What you will do ->
Beginning with the very first line, please reproduce the entries exactly through the line containing "order, into a".

[Entries provided Boundary: Start]

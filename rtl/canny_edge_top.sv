// canny_edge_top: Canny edge detector for a streamed grey-level frame.
//
// Four pipelined stages turn an IMG_W x IMG_H 8-bit frame, arriving in raster
// order, into a one-bit edge map of (IMG_W-10) x (IMG_H-10) pixels:
//   smoothing_filter    5x5 Gaussian (sigma 1.4) over five parallel row memories
//   gradient_processor  3x3 Sobel Gx, Gy and |Gx|+|Gy| over three row memories
//   nms_stage           direction by division and tangent frontiers, then
//                       non-maximum suppression over three row memories
//   edge_link_stage     double threshold and linking of weak to strong edges
// Each stage loses a border (4, 2, 2 and 2 pixels) and with a continuous
// input every stage delivers one pixel per clock.
//
// Pixel source and sink (src_sel):
//   0  serial: pixels come from the RS-232 receiver, and every edge flag goes
//      back to the host through the FIFO buffer and transmitter as one byte,
//      8'hFF for an edge and 8'h00 otherwise. With loopback high the serial
//      link only echoes the received bytes (link test) and the detector gets
//      no pixels.
//   1  direct: pixels come from pix_valid_i/pix_i (a camera-side stream) and
//      edge flags leave on edge_valid_o/edge_o only.
// edge_valid_o/edge_o show every edge flag in both modes. t_low and t_high
// are the linking thresholds, in units of the unnormalised gradient magnitude
// (the smoothed pixels carry the Gaussian weight sum 159). tx_overflow_o is
// raised if the serial output buffer ever drops a byte.
// Reset is synchronous and active high.
//
// The order of the stages, their borders and the one-pixel-per-clock rate
// follow the Canny design this implements. The direct stream, the src_sel and
// loopback modes, the edge byte code and the threshold ports are choices of
// this implementation.
module canny_edge_top
  import canny_pkg::*;
#(
  parameter int IMG_W        = 708,
  parameter int IMG_H        = 752,
  parameter int CLKS_PER_BIT = 868,
  parameter int FIFO_DEPTH   = 4096,
  parameter int DIV_LATENCY  = 39
) (
  input  logic             clk,
  input  logic             rst,
  input  logic             src_sel,
  input  logic             loopback,
  input  logic             uart_rxd,
  output logic             uart_txd,
  input  logic             pix_valid_i,
  input  logic [PIX_W-1:0] pix_i,
  input  logic [MAG_W-1:0] t_low,
  input  logic [MAG_W-1:0] t_high,
  output logic             edge_valid_o,
  output logic             edge_o,
  output logic             tx_overflow_o
);

  logic                     rx_valid;
  logic [7:0]               rx_data;
  logic                     in_valid;
  logic [PIX_W-1:0]         in_pix;
  logic                     smo_valid, grad_valid, nms_valid;
  logic [SMO_W-1:0]         smo_pix;
  logic signed [GRAD_W-1:0] gx, gy;
  logic [MAG_W-1:0]         mag, nms_mag;

  rs232_com #(.CLKS_PER_BIT(CLKS_PER_BIT), .FIFO_DEPTH(FIFO_DEPTH)) u_rs232 (
    .clk, .rst, .loopback,
    .rxd(uart_rxd), .txd(uart_txd),
    .rx_valid, .rx_data,
    .px_valid(edge_valid_o && !src_sel),
    .px_data (edge_o ? 8'hFF : 8'h00),
    .overflow(tx_overflow_o)
  );

  assign in_valid = src_sel ? pix_valid_i : rx_valid;
  assign in_pix   = src_sel ? pix_i       : rx_data;

  smoothing_filter #(.W(IMG_W), .H(IMG_H)) u_smooth (
    .clk, .rst, .in_valid, .in_pix,
    .out_valid(smo_valid), .out_pix(smo_pix)
  );

  gradient_processor #(.W(IMG_W - 4), .H(IMG_H - 4)) u_grad (
    .clk, .rst, .in_valid(smo_valid), .in_pix(smo_pix),
    .out_valid(grad_valid), .gx, .gy, .mag
  );

  nms_stage #(.W(IMG_W - 6), .H(IMG_H - 6), .DIV_LATENCY(DIV_LATENCY)) u_nms (
    .clk, .rst, .in_valid(grad_valid), .gx, .gy, .mag,
    .out_valid(nms_valid), .out_mag(nms_mag)
  );

  edge_link_stage #(.W(IMG_W - 8), .H(IMG_H - 8)) u_link (
    .clk, .rst, .in_valid(nms_valid), .in_mag(nms_mag), .t_low, .t_high,
    .out_valid(edge_valid_o), .out_edge(edge_o)
  );

endmodule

[Entries provided Boundary: End]

Solution for this task ->
filename rtl/canny_edge_top.sv
// canny_edge_top: Canny edge detector for a streamed grey-level frame.
//
// Four pipelined stages turn an IMG_W x IMG_H 8-bit frame, arriving in raster
// order, into a one-bit edge map of (IMG_W-10) x (IMG_H-10) pixels:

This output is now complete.